*** Provided material ***

// hh_neuron: Hodgkin-Huxley neuron in which every non-linear term is computed
// by CORDIC units: three cordic_mul, one cordic_exp and one cordic_div.
// One Euler step (dt = 2^-5) of
//   dV/dt = (1/Cm)(I - gK n^4 (V-VK) - gNa m^3 h (V-VNa) - gl (V-Vl))
//   dx/dt = alpha_x (1-x) - beta_x x,  x in {n, m, h}
// with the rate functions of the thesis' parameterisation:
//   alpha_n = 0.01(V+50)/(1-e^-(0.1V+5))   beta_n = 0.125 e^-(V+60)/80
//   alpha_m = 0.1(V+35)/(1-e^-(0.1V+3.5))  beta_m = 4 e^-(V+60)/18
//   alpha_h = 0.07 e^-(V+60)/20            beta_h = 1/(e^-(0.1V+3)+1)
// is split into seven stages.  Each stage starts up to three multiplications
// (17 in all), and alongside them at most one exponential (6 in all) and one
// division (3 in all) on the single exp and div units, then waits until every
// started unit has returned (start/done handshake) before the next stage.
// The stage contents are this design's schedule; the thesis gives the unit
// counts and the batching of multiplications in threes.  Products by fixed
// constants (0.1V, 0.05V, V/80, V/18, 0.125, 4, 0.07) are shift-and-add sums:
// 0.1V ~ V>>4+V>>5+V>>7, 0.05V ~ V>>5+V>>6+V>>9+V>>10,
// V/80 ~ V>>7+V>>8+V>>10 and V/18 ~ V>>5+V>>6+V>>7 as printed in the
// thesis' schedule figure; 0.01(V+50) is taken as 0.1*(0.1V+5) and
// 0.07 ~ 2^-4+2^-7.
// Data: 22-bit signed fixed point, 10 integer and 12 fractional bits.
// Parameters in: 1/Cm, VNa, VK, Vl in Q8.8; gNa in Q3.13; gK, gl in Q1.15
// (16-bit signed, as in the thesis).  i_in is Q10.12.
// Timing: while en is high the neuron steps continuously; step_done pulses
// after each update of v, n, m, h (about 7*60 cycles per step).
module hh_neuron #(
  parameter int W = 22,
  parameter int F = 12,
  parameter int K_MUL = 14,
  parameter int K_DIV = 8,
  parameter int K_EXP = 10,
  // reset state (resting point of parameter set 1 at zero current)
  parameter logic signed [21:0] V_INIT = -22'sd245958,   // -60.048
  parameter logic signed [21:0] N_INIT = 22'sd1298,      // 0.317
  parameter logic signed [21:0] M_INIT = 22'sd217,       // 0.053
  parameter logic signed [21:0] H_INIT = 22'sd2449       // 0.598
) (
  input  logic                clk,
  input  logic                rst_n,
  input  logic                en,
  input  logic signed [W-1:0] i_in,
  input  logic signed [15:0]  cm_inv,   // Q8.8
  input  logic signed [15:0]  v_na,     // Q8.8
  input  logic signed [15:0]  v_k,      // Q8.8
  input  logic signed [15:0]  v_l,      // Q8.8
  input  logic signed [15:0]  g_na,     // Q3.13
  input  logic signed [15:0]  g_k,      // Q1.15
  input  logic signed [15:0]  g_l,      // Q1.15
  output logic signed [W-1:0] v,
  output logic signed [W-1:0] n,
  output logic signed [W-1:0] m,
  output logic signed [W-1:0] h,
  output logic                step_done
);
  typedef logic signed [W-1:0] fx_t;
  localparam fx_t ONE = fx_t'(1) <<< F;
  function automatic fx_t cst(input int num, input int den);   // num/den in Q.F
    return fx_t'((longint'(num) <<< F) / longint'(den));
  endfunction

  // parameters converted to Q10.12
  fx_t cminv_q, vna_q, vk_q, vl_q, gna_q, gk_q, gl_q;
  assign cminv_q = fx_t'(cm_inv) <<< (F - 8);
  assign vna_q   = fx_t'(v_na)   <<< (F - 8);
  assign vk_q    = fx_t'(v_k)    <<< (F - 8);
  assign vl_q    = fx_t'(v_l)    <<< (F - 8);
  assign gna_q   = fx_t'(g_na) >>> 1;
  assign gk_q    = fx_t'(g_k) >>> 3;
  assign gl_q    = fx_t'(g_l) >>> 3;

  // exponent arguments, from v (constant during a step)
  fx_t p1, t1, t2, t3, ta, tbn, tbm, an_num;
  assign p1     = (v >>> 4) + (v >>> 5) + (v >>> 7);                 // ~0.1 V
  assign t1     = p1 + cst(5, 1);                                     // 0.1V + 5
  assign t2     = p1 + cst(7, 2);                                     // 0.1V + 3.5
  assign t3     = p1 + cst(3, 1);                                     // 0.1V + 3
  assign ta     = (v >>> 5) + (v >>> 6) + (v >>> 9) + (v >>> 10) + cst(3, 1);      // (V+60)/20
  assign tbn    = (v >>> 7) + (v >>> 8) + (v >>> 10) + cst(3, 4);    // (V+60)/80
  assign tbm    = (v >>> 5) + (v >>> 6) + (v >>> 7) + cst(333, 100); // (V+60)/18
  assign an_num = (t1 >>> 4) + (t1 >>> 5) + (t1 >>> 7);              // 0.01(V+50)

  // CORDIC units
  logic [2:0] mul_start, mul_done;
  fx_t        mul_x [3], mul_y [3], mul_z [3];
  logic       exp_start, exp_done, div_start, div_done;
  fx_t        exp_x, exp_z, div_x, div_y, div_z;

  for (genvar g = 0; g < 3; g++) begin : g_mul
    cordic_mul #(.W(W), .F(F), .K(K_MUL)) u_mul (
      .clk, .rst_n, .start(mul_start[g]), .x(mul_x[g]), .y(mul_y[g]),
      .busy(), .done(mul_done[g]), .z(mul_z[g]));
  end
  cordic_exp #(.W(W), .F(F), .K(K_EXP)) u_exp (
    .clk, .rst_n, .start(exp_start), .x(exp_x), .busy(), .done(exp_done), .z(exp_z));
  cordic_div #(.W(W), .F(F), .K(K_DIV)) u_div (
    .clk, .rst_n, .start(div_start), .x(div_x), .y(div_y), .busy(), .done(div_done), .z(div_z));

  // intermediate results
  fx_t n2, m2, gh, n4, m3, il, gkn4, gm3h, ik, ina;
  fx_t an_t, am_t, bn_t, bm_t, ah_t, bh_t, dv;
  fx_t e1, e2, e6, e3, e4, alpha_n, alpha_m, beta_h;
  fx_t alpha_h, beta_n, beta_m, isum;

  assign alpha_h = (e3 >>> 4) + (e3 >>> 7);     // 0.07 e^-(V+60)/20
  assign beta_n  = e4 >>> 3;                     // 0.125 e^-(V+60)/80
  assign isum    = i_in - ik - ina - il;

  typedef enum logic [1:0] {S_IDLE, S_LAUNCH, S_WAIT, S_UPDATE} phase_t;
  phase_t     phase;
  logic [2:0] stage;
  logic [4:0] pending;        // {div, exp, mul2, mul1, mul0} still running
  logic [4:0] used;           // units used by the current stage

  // operand selection per stage
  always_comb begin
    mul_x = '{default: '0};
    mul_y = '{default: '0};
    exp_x = '0; div_x = '0; div_y = '0;
    used  = '0;
    unique case (stage)
      3'd0: begin
        mul_x[0] = n;  mul_y[0] = n;
        mul_x[1] = m;  mul_y[1] = m;
        mul_x[2] = h;  mul_y[2] = gna_q;
        exp_x    = -t1;                                   // alpha_n denominator
        used     = 5'b01111;
      end
      3'd1: begin
        mul_x[0] = n2; mul_y[0] = n2;
        mul_x[1] = m2; mul_y[1] = m;
        mul_x[2] = v - vl_q; mul_y[2] = gl_q;
        exp_x    = -t2;                                   // alpha_m denominator
        div_x    = an_num; div_y = ONE - e1;              // alpha_n
        used     = 5'b11111;
      end
      3'd2: begin
        mul_x[0] = n4; mul_y[0] = gk_q;
        mul_x[1] = m3; mul_y[1] = gh;
        exp_x    = -t3;                                   // beta_h denominator
        div_x    = t2; div_y = ONE - e2;                  // alpha_m
        used     = 5'b11011;
      end
      3'd3: begin
        mul_x[0] = v - vk_q;  mul_y[0] = gkn4;
        mul_x[1] = v - vna_q; mul_y[1] = gm3h;
        mul_x[2] = ONE - n;   mul_y[2] = alpha_n;
        exp_x    = -tbn;                                  // beta_n
        div_x    = ONE; div_y = e6 + ONE;                 // beta_h
        used     = 5'b11111;
      end
      3'd4: begin
        mul_x[0] = isum;    mul_y[0] = cminv_q;
        mul_x[1] = n;       mul_y[1] = beta_n;
        mul_x[2] = ONE - m; mul_y[2] = alpha_m;
        exp_x    = -ta;                                   // alpha_h
        used     = 5'b01111;
      end
      3'd5: begin
        mul_x[0] = h;       mul_y[0] = beta_h;
        mul_x[1] = ONE - h; mul_y[1] = alpha_h;
        exp_x    = -tbm;                                  // beta_m
        used     = 5'b01011;
      end
      default: begin
        mul_x[0] = m;       mul_y[0] = beta_m;
        used     = 5'b00001;
      end
    endcase
  end

  assign mul_start = (phase == S_LAUNCH) ? used[2:0] : 3'b000;
  assign exp_start = (phase == S_LAUNCH) && used[3];
  assign div_start = (phase == S_LAUNCH) && used[4];

  always_ff @(posedge clk or negedge rst_n) begin
    if (!rst_n) begin
      phase <= S_IDLE; stage <= '0; pending <= '0; step_done <= 1'b0;
      v <= V_INIT; n <= N_INIT; m <= M_INIT; h <= H_INIT;
      {n2, m2, gh, n4, m3, il, gkn4, gm3h, ik, ina} <= '0;
      {an_t, am_t, bn_t, bm_t, ah_t, bh_t, dv} <= '0;
      {e1, e2, e6, e3, e4, alpha_n, alpha_m, beta_h, beta_m} <= '0;
    end else begin
      step_done <= 1'b0;
      unique case (phase)
        S_IDLE: if (en) begin
          stage <= '0;
          phase <= S_LAUNCH;
        end
        S_LAUNCH: begin
          pending <= used;
          phase   <= S_WAIT;
        end
        S_WAIT: begin
          logic [4:0] still;
          still = pending & ~{div_done, exp_done, mul_done};
          pending <= still;
          if (still == '0) begin
            unique case (stage)
              3'd0: begin n2 <= mul_z[0]; m2 <= mul_z[1]; gh <= mul_z[2]; e1 <= exp_z; end
              3'd1: begin n4 <= mul_z[0]; m3 <= mul_z[1]; il <= mul_z[2]; e2 <= exp_z;
                          alpha_n <= div_z; end
              3'd2: begin gkn4 <= mul_z[0]; gm3h <= mul_z[1]; e6 <= exp_z; alpha_m <= div_z; end
              3'd3: begin ik <= mul_z[0]; ina <= mul_z[1]; an_t <= mul_z[2]; e4 <= exp_z;
                          beta_h <= div_z; end
              3'd4: begin dv <= mul_z[0]; bn_t <= mul_z[1]; am_t <= mul_z[2]; e3 <= exp_z; end
              3'd5: begin bh_t <= mul_z[0]; ah_t <= mul_z[1]; beta_m <= exp_z <<< 2; end
              default: bm_t <= mul_z[0];
            endcase
            if (stage == 3'd6) phase <= S_UPDATE;
            else begin
              stage <= stage + 1'b1;
              phase <= S_LAUNCH;
            end
          end
        end
        S_UPDATE: begin                       // Euler step, dt = 2^-5
          v <= v + (dv >>> 5);
          n <= n + ((an_t - bn_t) >>> 5);
          m <= m + ((am_t - bm_t) >>> 5);
          h <= h + ((ah_t - bh_t) >>> 5);
          step_done <= 1'b1;
          phase     <= en ? S_LAUNCH : S_IDLE;
          stage     <= '0;
        end
        default: phase <= S_IDLE;
      endcase
    end
  end
endmodule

***

◆ Task to complete
In the material above, transcribe exactly the lines beginning at the one with "p1 + cst(5, 1);" and ending at the one with "logic [2:0] mul_start, mul_done;", both included.

◆ Exercise answer
  assign t1     = p1 + cst(5, 1);                                     // 0.1V + 5
  assign t2     = p1 + cst(7, 2);                                     // 0.1V + 3.5
  assign t3     = p1 + cst(3, 1);                                     // 0.1V + 3
  assign ta     = (v >>> 5) + (v >>> 6) + (v >>> 9) + (v >>> 10) + cst(3, 1);      // (V+60)/20
  assign tbn    = (v >>> 7) + (v >>> 8) + (v >>> 10) + cst(3, 4);    // (V+60)/80
  assign tbm    = (v >>> 5) + (v >>> 6) + (v >>> 7) + cst(333, 100); // (V+60)/18
  assign an_num = (t1 >>> 4) + (t1 >>> 5) + (t1 >>> 7);              // 0.01(V+50)

  // CORDIC units
  logic [2:0] mul_start, mul_done;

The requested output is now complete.